## PROBLEM DESCRIPTION
How do the lines below between the ones holding "int Wq[$], SQ[$], BQ[$];" and "Wq.push_back(rnd(-12, 12));", inclusive, read? Give them again exactly, with no other lines.

--- DATA Enclosed Below ---

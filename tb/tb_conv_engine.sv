// tb_conv_engine: two back-to-back 16x16x3 frames through the stride-2 3x3
// stem convolution engine at its default size, with random input gaps and
// output back-pressure; every output pixel (8 channels, ReLU) is compared
// with the standard-convolution reference. The second frame checks that
// the engine restarts cleanly after a frame.
module tb_conv_engine;
  import fibha_pkg::*;
  import fibha_ref_pkg::*;
  localparam int CIN = 3, COUT = 8, H = 16, W = 16, K = 3, S = 2;

  int checks = 0, failures = 0;
  logic clk = 0, rst_n = 0;
  always #5 clk = ~clk;

  logic wt_we, bn_we; logic [2:0] wt_co, bn_co; logic [4:0] wt_ci; act_t wt_data; bn_t bn_data;
  logic iv, ir, ov, orr;
  act_t [CIN-1:0] id; act_t [COUT-1:0] od;

  conv_engine dut (
    .clk, .rst_n, .wt_we, .wt_co, .wt_ci, .wt_data, .bn_we, .bn_co, .bn_data,
    .in_valid(iv), .in_ready(ir), .in_data(id), .out_valid(ov), .out_ready(orr), .out_data(od));

  initial begin
    repeat (100000) @(posedge clk);
    failures++;
    $display("TB_RESULT checks=%0d failures=%0d", checks, failures);
    $finish;
  end

  int Wq[$], SQ[$], BQ[$];

  task automatic frame();
    int img[$], ref_q[$];
    int ho, wo, sent, got;
    rnd_fill(img, H * W * CIN, 0, 127);
    ref_conv(img, H, W, CIN, Wq, SQ, BQ, COUT, K, S, 1'b1, ref_q);
    ho = out_dim(H, K, S); wo = out_dim(W, K, S);
    sent = 0; got = 0;
    while (got < ho * wo) begin
      iv = (sent < H * W) && ($urandom % 4 != 0);
      for (int c = 0; c < CIN; c++) id[c] = act_t'((sent < H * W) ? img[sent * CIN + c] : 0);
      orr = ($urandom % 3 != 0);
      @(negedge clk);
      if (ov && orr) begin
        for (int c = 0; c < COUT; c++) begin
          checks++;
          if (int'(od[c]) != ref_q[got * COUT + c]) begin
            failures++;
            $display("pix %0d ch %0d got %0d want %0d", got, c, od[c], ref_q[got * COUT + c]);
          end
        end
        got++;
      end
      if (iv && ir) sent++;
      @(posedge clk); #1;
    end
    iv = 0;
  endtask

  initial begin
    iv = 0; orr = 0; wt_we = 0; bn_we = 0; id = '0; wt_co = 0; wt_ci = 0; wt_data = 0;
    bn_co = 0; bn_data = '0;
    repeat (3) @(posedge clk);
    #1 rst_n = 1;
    for (int co = 0; co < COUT; co++) begin
      for (int k = 0; k < K*K*CIN; k++) begin
        Wq.push_back(rnd(-12, 12));
        wt_we = 1; wt_co = 3'(co); wt_ci = 5'(k); wt_data = act_t'(Wq[co*K*K*CIN+k]);
        @(posedge clk); #1;
      end
      wt_we = 0;
      SQ.push_back(rnd(1, 6)); BQ.push_back(rnd(-3000, 3000));
      bn_we = 1; bn_co = 3'(co); bn_data.scale = scale_t'(SQ[co]); bn_data.bias = BQ[co];
      @(posedge clk); #1;
      bn_we = 0;
    end
    frame();
    frame();
    $display("TB_RESULT checks=%0d failures=%0d", checks, failures);
    $finish;
  end
endmodule
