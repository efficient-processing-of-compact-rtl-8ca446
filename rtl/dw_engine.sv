// dw_engine: depthwise KxK convolution engine (line buffer + MAC lanes).
//
// A window_gen turns the incoming raster stream of pixels into KxK windows
// (zero padding, stride 1 or 2) and a dw_mac computes each output pixel with
// PAR lanes of KxK multipliers, adder trees, BN and ReLU. Shape (cfg_h,
// cfg_w, cfg_stride, cfg_c) is set at run time so the same engine can be
// dedicated to one layer or reused across layers. Interface: valid/ready
// pixel streams; out_last marks the last pixel of an output frame. Timing:
// ceil(cfg_c/PAR)+2 cycles per output pixel once windows are available.
module dw_engine
  import fibha_pkg::*;
#(
  parameter int unsigned C_MAX = 16,
  parameter int unsigned W_MAX = 16,
  parameter int unsigned H_MAX = 16,
  parameter int unsigned K     = 3,
  parameter int unsigned PAR   = 2
) (
  input  logic                        clk,
  input  logic                        rst_n,
  input  logic [$clog2(H_MAX+1)-1:0]  cfg_h,
  input  logic [$clog2(W_MAX+1)-1:0]  cfg_w,
  input  logic [1:0]                  cfg_stride,
  input  logic [$clog2(C_MAX+1)-1:0]  cfg_c,
  input  logic                        cfg_relu,
  input  logic                        wt_we,
  input  logic [$clog2(C_MAX)-1:0]    wt_ch,
  input  logic [$clog2(K*K)-1:0]      wt_tap,
  input  act_t                        wt_data,
  input  logic                        bn_we,
  input  logic [$clog2(C_MAX)-1:0]    bn_ch,
  input  bn_t                         bn_data,
  input  logic                        in_valid,
  output logic                        in_ready,
  input  act_t [C_MAX-1:0]            in_data,
  output logic                        out_valid,
  input  logic                        out_ready,
  output act_t [C_MAX-1:0]            out_data,
  output logic                        out_last
);
  logic                      win_valid, win_ready, win_last;
  act_t [K*K-1:0][C_MAX-1:0] win;
  logic                      last_q;

  window_gen #(.C_MAX(C_MAX), .W_MAX(W_MAX), .H_MAX(H_MAX), .K(K)) u_win (
    .clk, .rst_n, .cfg_h, .cfg_w, .cfg_stride,
    .in_valid, .in_ready, .in_data,
    .out_valid(win_valid), .out_ready(win_ready), .out_win(win), .out_last(win_last)
  );

  dw_mac #(.C_MAX(C_MAX), .K(K), .PAR(PAR)) u_mac (
    .clk, .rst_n, .cfg_c, .cfg_relu,
    .wt_we, .wt_ch, .wt_tap, .wt_data, .bn_we, .bn_ch, .bn_data,
    .in_valid(win_valid), .in_ready(win_ready), .in_win(win),
    .out_valid, .out_ready, .out_data
  );

  // carry the end-of-frame flag alongside the pixel inside dw_mac
  always_ff @(posedge clk or negedge rst_n) begin
    if (!rst_n)                      last_q <= 1'b0;
    else if (win_valid && win_ready) last_q <= win_last;
  end
  assign out_last = last_q;
endmodule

--- End of Enclosed DATA ---

## REPLY TO THE TASK
  int Wq[$], SQ[$], BQ[$];

  task automatic frame();
    int img[$], ref_q[$];
    int ho, wo, sent, got;
    rnd_fill(img, H * W * CIN, 0, 127);
    ref_conv(img, H, W, CIN, Wq, SQ, BQ, COUT, K, S, 1'b1, ref_q);
    ho = out_dim(H, K, S); wo = out_dim(W, K, S);
    sent = 0; got = 0;
    while (got < ho * wo) begin
      iv = (sent < H * W) && ($urandom % 4 != 0);
      for (int c = 0; c < CIN; c++) id[c] = act_t'((sent < H * W) ? img[sent * CIN + c] : 0);
      orr = ($urandom % 3 != 0);
      @(negedge clk);
      if (ov && orr) begin
        for (int c = 0; c < COUT; c++) begin
          checks++;
          if (int'(od[c]) != ref_q[got * COUT + c]) begin
            failures++;
            $display("pix %0d ch %0d got %0d want %0d", got, c, od[c], ref_q[got * COUT + c]);
          end
        end
        got++;
      end
      if (iv && ir) sent++;
      @(posedge clk); #1;
    end
    iv = 0;
  endtask

  initial begin
    iv = 0; orr = 0; wt_we = 0; bn_we = 0; id = '0; wt_co = 0; wt_ci = 0; wt_data = 0;
    bn_co = 0; bn_data = '0;
    repeat (3) @(posedge clk);
    #1 rst_n = 1;
    for (int co = 0; co < COUT; co++) begin
      for (int k = 0; k < K*K*CIN; k++) begin
        Wq.push_back(rnd(-12, 12));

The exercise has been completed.